• [Description of the task]: In this data, count the lines in which "automatic" appears and give only that number.

┌─ Study material

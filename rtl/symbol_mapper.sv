// symbol_mapper: configurable Gray-coded symbol mapper for BPSK, 4-PAM, QPSK
// and 16-QAM.
//
// Bits arrive serially (bit_valid/bit_i) and are collected in a 4-bit shift
// register (the bit combiner); the first bit of a symbol ends up as its most
// significant bit. On `sym_tick` the last k bits are mapped to the in-phase
// (I) and quadrature (Q) amplitudes A_sym = MU * A_i with A_i odd integers:
//   BPSK  : I = 0 -> -1, 1 -> +1;                Q = 0
//   4-PAM : I = Gray 00,01,11,10 -> -3,-1,+1,+3; Q = 0
//   QPSK  : I from the first bit, Q from the second, each +-1
//   16-QAM: I from the first two bits, Q from the last two, each 4-PAM Gray
// so QPSK and 16-QAM reuse the BPSK and 4-PAM one-dimensional maps on each
// axis. QPSK is placed on the diagonals (the PSK equation with a pi/4 phase
// offset). The amplitude rules and Gray coding follow the design; the bit
// order and the pi/4 offset are this implementation's choices.
// Timing: sym_i/sym_q/sym_valid are registered one cycle after sym_tick.
module symbol_mapper
  import mmbmd_pkg::*;
#(
  parameter int SCALE = MU
) (
  input  logic    clk,
  input  logic    rst_n,
  input  mod_t    mode,
  input  logic    bit_valid,
  input  logic    bit_i,
  input  logic    sym_tick,
  output sample_t sym_i,
  output sample_t sym_q,
  output logic    sym_valid
);
  logic [KMAX-1:0] sr, sr_next;
  logic signed [3:0] ai, aq;

  // Gray-coded 4-level amplitude
  function automatic logic signed [3:0] pam4(logic [1:0] b);
    case (b)
      2'b00:   return -4'sd3;
      2'b01:   return -4'sd1;
      2'b11:   return  4'sd1;
      default: return  4'sd3;
    endcase
  endfunction

  function automatic logic signed [3:0] pam2(logic b);
    return b ? 4'sd1 : -4'sd1;
  endfunction

  assign sr_next = bit_valid ? {sr[KMAX-2:0], bit_i} : sr;

  always_comb begin
    ai = '0;
    aq = '0;
    case (mode)
      MOD_BPSK:  ai = pam2(sr_next[0]);
      MOD_4PAM:  ai = pam4(sr_next[1:0]);
      MOD_QPSK:  begin ai = pam2(sr_next[1]);   aq = pam2(sr_next[0]);   end
      MOD_16QAM: begin ai = pam4(sr_next[3:2]); aq = pam4(sr_next[1:0]); end
      default:   ;
    endcase
  end

  always_ff @(posedge clk or negedge rst_n) begin
    if (!rst_n) begin
      sr        <= '0;
      sym_i     <= '0;
      sym_q     <= '0;
      sym_valid <= 1'b0;
    end else begin
      sr        <= sr_next;
      sym_valid <= sym_tick;
      if (sym_tick) begin
        sym_i <= sample_t'(ai * SCALE);
        sym_q <= sample_t'(aq * SCALE);
      end
    end
  end
endmodule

└─

• [Reply to the task]: 2